We will first show the simulation results of the scenario without clusters. In particular, we will compare three GWR estimations with the smoothness of the mean surface, the average discount rate, average bandwidth, average variance, and average bias of estimates. The stopping criterion for the CGWR is reached when the average absolute relative change rate of \(\beta_{0}\) and \(\beta_{1}\) is less than 0.005% of the previous step. The simulation results are similar if adopting smaller stopping criteria.

To simplify the notation, we will use \(\beta_{0}\) and \(\beta_{1}\) to denote the coefficients of the intercept and slope of the independent variable x, respectively. In the case of single-type surfaces and mixed-type surfaces, the two coefficients are assumed to be perfectly positively correlated and close to uncorrelated, respectively. We have not considered the negative correlation because the proposed algorithm does not work when the coefficients are not positively correlated. Nonetheless, we will consider a two-stage modification for CGWR when the coefficients are not positively correlated.

Single-type surfaces

We first compare the smoothness of the three different GWR methods. For instance, the mean surfaces from 100 simulation runs for quadratic and hillside surfaces with the S/N ratio of \(\beta_{0}\) = \(\beta_{1}\) = 5 are shown in Figs. 3 and 4. Obviously, the CGWR produces the best fit, and the mean surfaces are almost identical to the true surfaces as shown in Figs. 2, 3, and 4. The GWR tends to produce bumpy surfaces, which are more ragged for the \(\beta_{1}\) surfaces. The edge effect of the GWR is obvious; this may be because fewer observations were used in the estimation. On the other hand, the local linear method tends to produce linear-like surfaces and provides distorted information for the non-linear surfaces and for the \(\beta_{1}\) surfaces. In contrast, the CGWR produces a remarkable fit even in complex surfaces and provides valuable information for further data analysis.

Fig. 3
figure 3

\(\beta_{ 0}\) Mean surface. Estimated intercept respond surface derived from different method (quadratic and hillside surfaces, S/N ratio of \(\beta_{ 0}\) = \(\beta_{1}\) = 5)

Fig. 4
figure 4

\(\beta_{ 1}\) Mean surface. Estimated intercept respond surface derived from different method (quadratic and hillside surfaces, S/N ratio of \(\beta_{ 0}\) = \(\beta_{1}\) = 5)

Table 2 shows the results of the discount rates in the case where \(\beta_{0}\) and \(\beta_{1}\) follow a linear surface. We can see that both the proposed CGWR and the local linear method have significant improvements over the basic GWR method. Interestingly, the local linear method is better (with respect to smaller discount rates) than the GWR when the S/N ratio is large, but the basic GWR is better when the S/N is small. The reason might be that larger noises produce larger fluctuations, and thus the average tangent line in the local linear method is inaccurate or unstable. Similar results are also found for the other three surfaces, as evidenced in Tables 3, 4, and 5. This suggests that the local linear method might not be very stable if the S/N ratio is small.

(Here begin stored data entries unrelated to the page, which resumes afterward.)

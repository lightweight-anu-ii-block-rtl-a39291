// anu2_top: ANU-II encryption and decryption units side by side.
//
// Both units are iterative 64-bit / 128-bit-key ANU-II engines that take 13
// clocks per block (two rounds per clock). They share clock and reset but
// have separate enables and data ports. The encryption unit's key register
// is brought out as enc_key_last: once enc_ready is high it holds the key
// after the 25th key update, which is exactly the key the decryption unit
// expects on dec_key. The two are not wired together inside so that a
// stored ciphertext/key pair can be decrypted independently.
// Each unit: hold its ctr high, pulse rst, and the result appears with the
// unit's ready flag 14 enabled clocks after rst falls (1 load + 13 rounds).
module anu2_top
  import anu2_pkg::*;
#(
  parameter int unsigned ROUNDS = NROUNDS,
  parameter int unsigned UNROLL = 2
) (
  input  logic  clk,
  input  logic  rst,
  // encryption unit
  input  logic  enc_ctr,
  input  key_t  enc_key,
  input  half_t enc_p_msb,
  input  half_t enc_p_lsb,
  output half_t enc_c_msb,
  output half_t enc_c_lsb,
  output logic  enc_ready,
  output key_t  enc_key_last,
  // decryption unit
  input  logic  dec_ctr,
  input  key_t  dec_key,
  input  half_t dec_c_msb,
  input  half_t dec_c_lsb,
  output half_t dec_p_msb,
  output half_t dec_p_lsb,
  output logic  dec_ready
);

  anu2_encrypt #(.ROUNDS(ROUNDS), .UNROLL(UNROLL)) u_enc (
    .clk, .rst, .ctr(enc_ctr), .KEY(enc_key),
    .P_MSBi(enc_p_msb), .P_LSBi(enc_p_lsb),
    .C_MSBi(enc_c_msb), .C_LSBi(enc_c_lsb),
    .ANU_Ready(enc_ready), .key_last(enc_key_last)
  );

  anu2_decrypt #(.ROUNDS(ROUNDS), .UNROLL(UNROLL)) u_dec (
    .clk, .rst, .ctr(dec_ctr), .KEY(dec_key),
    .C_MSBi(dec_c_msb), .C_LSBi(dec_c_lsb),
    .P_MSBi(dec_p_msb), .P_LSBi(dec_p_lsb),
    .ANU_Ready(dec_ready)
  );

endmodule
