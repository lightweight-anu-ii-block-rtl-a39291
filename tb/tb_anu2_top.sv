// tb_anu2_top: end-to-end test of the ANU-II top at its default parameters
// (25 rounds, two rounds per clock). For each random block: encrypt, check
// the ciphertext and key against the reference model and the 13-clock
// latency, then hand the ciphertext and the encryption unit's final key to
// the decryption unit and check that the plaintext comes back in 13 clocks.
// Some blocks drop ctr mid-operation. It counts each mechanism of the design
// and fails if one never occurred: the S0 load, a two-round clock, the
// bypassed 26th round slot, a ctr stall in S1, the S2 hold, a reset out of
// S2, and a decryption.
module tb_anu2_top;
  import anu2_ref_pkg::*;
  logic clk = 1'b0, rst;
  logic enc_ctr, dec_ctr, enc_ready, dec_ready;
  logic [127:0] enc_key, enc_key_last, dec_key;
  logic [31:0] enc_p_msb, enc_p_lsb, enc_c_msb, enc_c_lsb;
  logic [31:0] dec_c_msb, dec_c_lsb, dec_p_msb, dec_p_lsb;
  int checks = 0, failures = 0;
  int n_load = 0, n_two_round = 0, n_bypass = 0, n_stall = 0, n_hold = 0,
      n_reset_s2 = 0, n_decrypt = 0;

  anu2_top dut (.*);

  always #5 clk = ~clk;

  // Mechanism counters, sampled at each rising edge from the encryption unit.
  always @(posedge clk) begin
    if (!rst) begin
      if (dut.u_enc.load) n_load++;
      if (dut.u_enc.run && dut.u_enc.g_slot[0].active && dut.u_enc.g_slot[1].active)
        n_two_round++;
      if (dut.u_enc.run && !dut.u_enc.g_slot[1].active) n_bypass++;
      if (!enc_ctr && !enc_ready && !dut.u_enc.load) n_stall++;
      if (enc_ready && enc_ctr) n_hold++;
    end else if (enc_ready) begin
      n_reset_s2++;
    end
  end

  initial begin
    #2000000;
    failures++;
    $display("TB_RESULT checks=%0d failures=%0d", checks, failures);
    $finish;
  end

  task automatic check(logic cond, string what);
    checks++;
    if (!cond) begin
      failures++;
      $display("FAIL %s at %0t", what, $time);
    end
  endtask

  // Run one unit (enc = 1 for encryption) from reset to ready; returns the
  // number of enabled clocks after the load clock.
  task automatic run_unit(bit enc, bit stall, output int clocks);
    int stalled = 0;
    clocks = 0;
    rst = 1'b1;
    @(posedge clk);
    #1 rst = 1'b0;
    @(posedge clk); #1;                       // load clock
    while (!(enc ? enc_ready : dec_ready) && clocks < 60) begin
      if (stall && clocks == 4 && stalled < 3) begin
        if (enc) enc_ctr = 1'b0; else dec_ctr = 1'b0;
        stalled++;
      end else begin
        enc_ctr = 1'b1; dec_ctr = 1'b1;
        clocks++;
      end
      @(posedge clk); #1;
    end
    enc_ctr = 1'b1; dec_ctr = 1'b1;
  endtask

  task automatic one_block(logic [63:0] pt, logic [127:0] k, bit stall);
    logic [127:0] k_exp;
    logic [63:0]  ct_exp, ct;
    int clocks;
    ct_exp = ref_encrypt(pt, k, k_exp);
    {enc_p_msb, enc_p_lsb} = pt;
    enc_key = k;
    run_unit(1'b1, stall, clocks);
    check(clocks == 13, $sformatf("encryption took %0d clocks, expected 13", clocks));
    check({enc_c_msb, enc_c_lsb} == ct_exp,
          $sformatf("ciphertext %h expected %h", {enc_c_msb, enc_c_lsb}, ct_exp));
    check(enc_key_last == k_exp, "final encryption key");
    repeat (2) @(posedge clk);
    #1;
    check(enc_ready && {enc_c_msb, enc_c_lsb} == ct_exp, "ciphertext held");
    // Decrypt with the encryption unit's own outputs.
    ct = {enc_c_msb, enc_c_lsb};
    {dec_c_msb, dec_c_lsb} = ct;
    dec_key = enc_key_last;
    run_unit(1'b0, stall, clocks);
    n_decrypt++;
    check(clocks == 13, $sformatf("decryption took %0d clocks, expected 13", clocks));
    check({dec_p_msb, dec_p_lsb} == pt,
          $sformatf("decrypted %h expected %h", {dec_p_msb, dec_p_lsb}, pt));
  endtask

  initial begin
    rst = 1'b1; enc_ctr = 1'b1; dec_ctr = 1'b1;
    enc_key = '0; dec_key = '0;
    {enc_p_msb, enc_p_lsb, dec_c_msb, dec_c_lsb} = '0;
    repeat (2) @(posedge clk);
    one_block(64'h0123_4567_89AB_CDEF, 128'h0011_2233_4455_6677_8899_AABB_CCDD_EEFF, 1'b0);
    for (int i = 0; i < 30; i++) one_block(rand64(), rand128(), i[0]);
    check(n_load > 0,      "mechanism: load in S0 never happened");
    check(n_two_round > 0, "mechanism: two rounds in one clock never happened");
    check(n_bypass > 0,    "mechanism: bypass of the round-25 slot never happened");
    check(n_stall > 0,     "mechanism: ctr stall never happened");
    check(n_hold > 0,      "mechanism: S2 hold never happened");
    check(n_reset_s2 > 0,  "mechanism: reset out of S2 never happened");
    check(n_decrypt > 0,   "mechanism: decryption never happened");
    $display("mechanisms: load=%0d two_round=%0d bypass=%0d stall=%0d hold=%0d reset_s2=%0d decrypt=%0d",
             n_load, n_two_round, n_bypass, n_stall, n_hold, n_reset_s2, n_decrypt);
    $display("TB_RESULT checks=%0d failures=%0d", checks, failures);
    $finish;
  end
endmodule
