// par_fpu: pipelined multiply / multiply-accumulate / divide unit of a lane ("FPU").
//
// As in the design, this unit executes integer and floating-point multiplication,
// division and multiply-accumulate, so it has three operand inputs (a, b and the old
// destination d). One thread enters per cycle and its result leaves LAT cycles later,
// so an instruction run for T threads keeps the pipeline full.
//
// Integer: mul (low 64 bits), mulh / mulhu (high 64 bits, signed / unsigned),
// mac / macu (d + low32(a) * low32(b), signed / unsigned), div / divu / rem / remu.
// Division by zero returns all ones (div) or the dividend (rem); the most negative
// number divided by -1 returns itself with remainder 0 (this design's choice, the
// document does not say).
// Double precision: add.d, sub.d, mul.d, mac.d (d + a*b, rounded after the product
// and after the sum), abs.d. This design's arithmetic truncates (rounds toward
// zero), flushes subnormal inputs and results to zero, returns a quiet NaN for
// invalid operations and infinity on overflow. FP divide (div.d) is not provided.
//
// Results of threads whose write enable is false are the old d (see par_alu).
// Timing: the operation is computed before the first register and carried through
// LAT register stages; LAT defaults to the evaluated 4-stage FPU.
module par_fpu
  import par_pkg::*;
#(
  parameter int unsigned THR_W = 2,
  parameter int unsigned LAT   = 4
) (
  input  logic              clk,
  input  logic              rst_n,
  input  logic              in_valid,
  input  uop_e              in_uop,
  input  logic [XLEN-1:0]   in_a,
  input  logic [XLEN-1:0]   in_b,
  input  logic [XLEN-1:0]   in_d,
  input  logic              in_we,
  input  logic [SLOT_W-1:0] in_slot,
  input  logic [THR_W-1:0]  in_thr,
  output logic              out_valid,
  output logic [SLOT_W-1:0] out_slot,
  output logic [THR_W-1:0]  out_thr,
  output logic [XLEN-1:0]   out_data
);

  localparam logic [63:0] QNAN = 64'h7ff8_0000_0000_0000;

  function automatic logic [63:0] fp_mul(input logic [63:0] a, input logic [63:0] b);
    logic        s;
    logic [10:0] ea, eb;
    logic [105:0] p;
    logic signed [13:0] e;
    logic [51:0] m;
    logic [63:0] r;
    s  = a[63] ^ b[63];
    ea = a[62:52];
    eb = b[62:52];
    if ((ea == 11'h7ff && a[51:0] != 0) || (eb == 11'h7ff && b[51:0] != 0)) r = QNAN;
    else if (ea == 11'h7ff || eb == 11'h7ff) r = (ea == 0 || eb == 0) ? QNAN : {s, 11'h7ff, 52'd0};
    else if (ea == 0 || eb == 0) r = {s, 63'd0};
    else begin
      p = {1'b1, a[51:0]} * {1'b1, b[51:0]};
      e = $signed({3'b0, ea}) + $signed({3'b0, eb}) - 14'sd1023;
      if (p[105]) begin
        m = p[104:53];
        e = e + 14'sd1;
      end else m = p[103:52];
      if (e >= 14'sd2047) r = {s, 11'h7ff, 52'd0};
      else if (e <= 14'sd0) r = {s, 63'd0};
      else r = {s, e[10:0], m};
    end
    return r;
  endfunction

  function automatic logic [63:0] fp_add(input logic [63:0] a, input logic [63:0] b);
    logic [63:0] x, y, r;
    logic [11:0] d;
    logic [56:0] mx, my, sum;
    logic signed [13:0] e;
    int unsigned lz;
    logic az, bz;
    az = (a[62:52] == 0);
    bz = (b[62:52] == 0);
    if ((a[62:52] == 11'h7ff && a[51:0] != 0) || (b[62:52] == 11'h7ff && b[51:0] != 0)) r = QNAN;
    else if (a[62:52] == 11'h7ff && b[62:52] == 11'h7ff) r = (a[63] == b[63]) ? a : QNAN;
    else if (a[62:52] == 11'h7ff) r = a;
    else if (b[62:52] == 11'h7ff) r = b;
    else if (az && bz) r = {a[63] & b[63], 63'd0};
    else if (az) r = b;
    else if (bz) r = a;
    else begin
      // x has the larger magnitude
      if (a[62:0] >= b[62:0]) begin x = a; y = b; end
      else begin x = b; y = a; end
      d  = {1'b0, x[62:52]} - {1'b0, y[62:52]};
      mx = {1'b0, 1'b1, x[51:0], 3'b000};
      my = {1'b0, 1'b1, y[51:0], 3'b000};
      my = (d > 12'd56) ? '0 : (my >> d);
      e  = $signed({3'b0, x[62:52]});
      if (x[63] == y[63]) begin
        sum = mx + my;
        if (sum[56]) begin
          sum = sum >> 1;
          e   = e + 14'sd1;
        end
      end else begin
        sum = mx - my;
      end
      if (sum == '0) r = 64'd0;
      else begin
        lz = 0;
        for (int i = 0; i <= 55; i++) if (sum[i]) lz = 55 - i;
        sum = sum << lz;
        e   = e - 14'(lz);
        if (e >= 14'sd2047) r = {x[63], 11'h7ff, 52'd0};
        else if (e <= 14'sd0) r = {x[63], 63'd0};
        else r = {x[63], e[10:0], sum[54:3]};
      end
    end
    return r;
  endfunction

  logic [XLEN-1:0]        r;
  logic signed [127:0]    ps;
  logic [127:0]           pu;
  logic signed [63:0]     mac_s;
  logic [63:0]            mac_u;

  always_comb begin
    ps    = $signed({{64{in_a[63]}}, in_a}) * $signed({{64{in_b[63]}}, in_b});
    pu    = {64'd0, in_a} * {64'd0, in_b};
    mac_s = $signed({{32{in_a[31]}}, in_a[31:0]}) * $signed({{32{in_b[31]}}, in_b[31:0]});
    mac_u = {32'd0, in_a[31:0]} * {32'd0, in_b[31:0]};
    r     = '0;
    unique case (in_uop)
      U_MUL:   r = pu[63:0];
      U_MULH:  r = ps[127:64];
      U_MULHU: r = pu[127:64];
      U_MAC:   r = in_d + mac_s;
      U_MACU:  r = in_d + mac_u;
      U_DIV:
        if (in_b == '0) r = '1;
        else if (in_a == {1'b1, 63'd0} && in_b == '1) r = in_a;
        else r = $unsigned($signed(in_a) / $signed(in_b));
      U_DIVU:  r = (in_b == '0) ? '1 : in_a / in_b;
      U_REM:
        if (in_b == '0) r = in_a;
        else if (in_a == {1'b1, 63'd0} && in_b == '1) r = '0;
        else r = $unsigned($signed(in_a) % $signed(in_b));
      U_REMU:  r = (in_b == '0) ? in_a : in_a % in_b;
      U_FADD:  r = fp_add(in_a, in_b);
      U_FSUB:  r = fp_add(in_a, {~in_b[63], in_b[62:0]});
      U_FMUL:  r = fp_mul(in_a, in_b);
      U_FMAC:  r = fp_add(in_d, fp_mul(in_a, in_b));
      U_FABS:  r = {1'b0, in_a[62:0]};
      default: r = '0;
    endcase
  end

  logic [LAT-1:0]                   v_q;
  logic [LAT-1:0][SLOT_W-1:0]       s_q;
  logic [LAT-1:0][THR_W-1:0]        t_q;
  logic [LAT-1:0][XLEN-1:0]         d_q;

  always_ff @(posedge clk) begin
    if (!rst_n) begin
      v_q <= '0;
      s_q <= '0;
      t_q <= '0;
      d_q <= '0;
    end else begin
      v_q[0] <= in_valid;
      s_q[0] <= in_slot;
      t_q[0] <= in_thr;
      d_q[0] <= in_we ? r : in_d;
      for (int i = 1; i < LAT; i++) begin
        v_q[i] <= v_q[i-1];
        s_q[i] <= s_q[i-1];
        t_q[i] <= t_q[i-1];
        d_q[i] <= d_q[i-1];
      end
    end
  end

  assign out_valid = v_q[LAT-1];
  assign out_slot  = s_q[LAT-1];
  assign out_thr   = t_q[LAT-1];
  assign out_data  = d_q[LAT-1];

endmodule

Table 2 Average discount rates on a linear surface (single-type)
Table 3 Average discount rates on a quadratic surface (single-type)
Table 4 Average discount rates on a ridge surface (single-type)
Table 5 Average discount rates on a hillside surface (single-type)

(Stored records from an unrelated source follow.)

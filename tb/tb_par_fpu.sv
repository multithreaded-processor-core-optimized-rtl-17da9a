// tb_par_fpu: self-checking test of the multiply/divide/FP unit (par_fpu).
//
// Random operations, one per cycle: integer mul/mulh/mulhu/mac/macu/div/divu/rem/
// remu (including division by zero) and double add/sub/mul/mac/abs on operands whose
// exact results are representable (small integers and quarters), so the reference is
// plain real arithmetic. Each result must appear exactly LAT = 4 cycles after its
// input, with its slot and thread tags; write enable low returns the old d.
module tb_par_fpu;
  import par_pkg::*;

  localparam int LAT = 4;

  logic clk = 1'b0;
  logic rst_n = 1'b0;
  always #5 clk = ~clk;

  logic              in_valid = 1'b0, in_we = 1'b0;
  uop_e              in_uop = U_NOP;
  logic [XLEN-1:0]   in_a = '0, in_b = '0, in_d = '0;
  logic [SLOT_W-1:0] in_slot = '0;
  logic [1:0]        in_thr = '0;
  logic              out_valid;
  logic [SLOT_W-1:0] out_slot;
  logic [1:0]        out_thr;
  logic [XLEN-1:0]   out_data;

  par_fpu #(.THR_W(2)) dut (.*);

  int checks = 0, failures = 0;

  function automatic logic [63:0] rd_(int lo, int hi);
    int n;
    real r;
    n = int'($urandom_range(0, hi - lo)) + lo;
    r = n;
    r = r / 4.0;
    return $realtobits(r);
  endfunction

  function automatic logic [63:0] ref_op(uop_e u, logic [63:0] a, logic [63:0] b, logic [63:0] d);
    logic [127:0] pu;
    logic signed [127:0] ps;
    real ra, rb, rd;
    ra = $bitstoreal(a);
    rb = $bitstoreal(b);
    rd = $bitstoreal(d);
    pu = {64'd0, a} * {64'd0, b};
    ps = $signed({{64{a[63]}}, a}) * $signed({{64{b[63]}}, b});
    case (u)
      U_MUL:   return pu[63:0];
      U_MULH:  return ps[127:64];
      U_MULHU: return pu[127:64];
      U_MAC:   return d + 64'($signed(a[31:0]) * $signed(b[31:0]));
      U_MACU:  return d + {32'd0, a[31:0]} * {32'd0, b[31:0]};
      U_DIV:   return (b == 0) ? '1 : 64'($signed(a) / $signed(b));
      U_DIVU:  return (b == 0) ? '1 : a / b;
      U_REM:   return (b == 0) ? a : 64'($signed(a) % $signed(b));
      U_REMU:  return (b == 0) ? a : a % b;
      U_FADD:  return $realtobits(ra + rb);
      U_FSUB:  return $realtobits(ra - rb);
      U_FMUL:  return $realtobits(ra * rb);
      U_FMAC:  return $realtobits(rd + ra * rb);
      U_FABS:  return {1'b0, a[62:0]};
      default: return '0;
    endcase
  endfunction

  uop_e ops [14] = '{U_MUL, U_MULH, U_MULHU, U_MAC, U_MACU, U_DIV, U_DIVU, U_REM, U_REMU,
                     U_FADD, U_FSUB, U_FMUL, U_FMAC, U_FABS};

  initial begin
    repeat (20000) @(posedge clk);
    failures++;
    $display("FAIL: watchdog expired");
    $display("TB_RESULT checks=%0d failures=%0d", checks, failures);
    $finish;
  end

  // expected results, indexed by the cycle the input was presented
  logic [XLEN-1:0]   e_data [4000];
  logic [SLOT_W-1:0] e_slot [4000];
  logic [1:0]        e_thr  [4000];
  int cyc = 0;
  uop_e u;
  logic [63:0] a, b, d;
  logic we;

  initial begin
    repeat (2) @(posedge clk);
    rst_n <= 1'b1;
    @(posedge clk);
    for (int i = 0; i < 3000 + LAT; i++) begin
      if (i < 3000) begin
        u = ops[$urandom_range(0, 13)];
        if (u inside {U_FADD, U_FSUB, U_FMUL, U_FMAC, U_FABS}) begin
          a = rd_(-4000, 4000);
          b = rd_(-4000, 4000);
          d = rd_(-4000, 4000);
        end else begin
          a = (i % 3 == 0) ? 64'(-$urandom_range(0, 1000)) : {$urandom, $urandom};
          b = (i % 11 == 0) ? 64'd0 : (i % 3 == 1) ? 64'($urandom_range(1, 100)) : {$urandom, $urandom};
          d = {$urandom, $urandom};
        end
        we = ($urandom_range(0, 4) != 0);
        in_valid <= 1'b1;
        in_uop <= u;
        in_a <= a;
        in_b <= b;
        in_d <= d;
        in_we <= we;
        in_slot <= SLOT_W'(i);
        in_thr <= 2'(i >> 3);
        e_data[i] = we ? ref_op(u, a, b, d) : d;
        e_slot[i] = SLOT_W'(i);
        e_thr[i]  = 2'(i >> 3);
      end else begin
        in_valid <= 1'b0;
      end
      @(posedge clk);
      #1;
      // the input presented before edge k leaves after edge k + LAT - 1
      if (i >= LAT - 1) begin
        checks++;
        if (!(out_valid === (i - (LAT - 1) < 3000) &&
              (i - (LAT - 1) >= 3000 || (out_data === e_data[i - (LAT - 1)] &&
               out_slot === e_slot[i - (LAT - 1)] && out_thr === e_thr[i - (LAT - 1)])))) begin
          failures++;
          if (failures < 10)
            $display("FAIL: input %0d got %h exp %h", i - (LAT - 1), out_data, e_data[i - (LAT - 1)]);
        end
      end
    end
    $display("TB_RESULT checks=%0d failures=%0d", checks, failures);
    $finish;
  end

endmodule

The CGWR and the local linear method again outperform the basic GWR method in the case of a quadratic surface. However, the CGWR appears to be the best, and the advantage is more obvious when the S/N is increased. For the non-linear surfaces, the CGWR continues to work satisfactorily, whereas the local linear model does not. In fact, the local linear model might even produce worse results than the basic GWR. The CGWR is still reliable for the non-linear surfaces, and it performs much better than the other two methods.

Intuitively, we expect that the bandwidth to be small if the S/N is large because distant observations can be very different and cause biased estimations. In general, all three GWR methods have significant drops in bandwidth when the S/N ratio increases from one to three. Moreover, the bandwidths for a linear surface should be larger than those for a non-linear surface under the same S/N ratio because the surface change is quite homogenous in any direction.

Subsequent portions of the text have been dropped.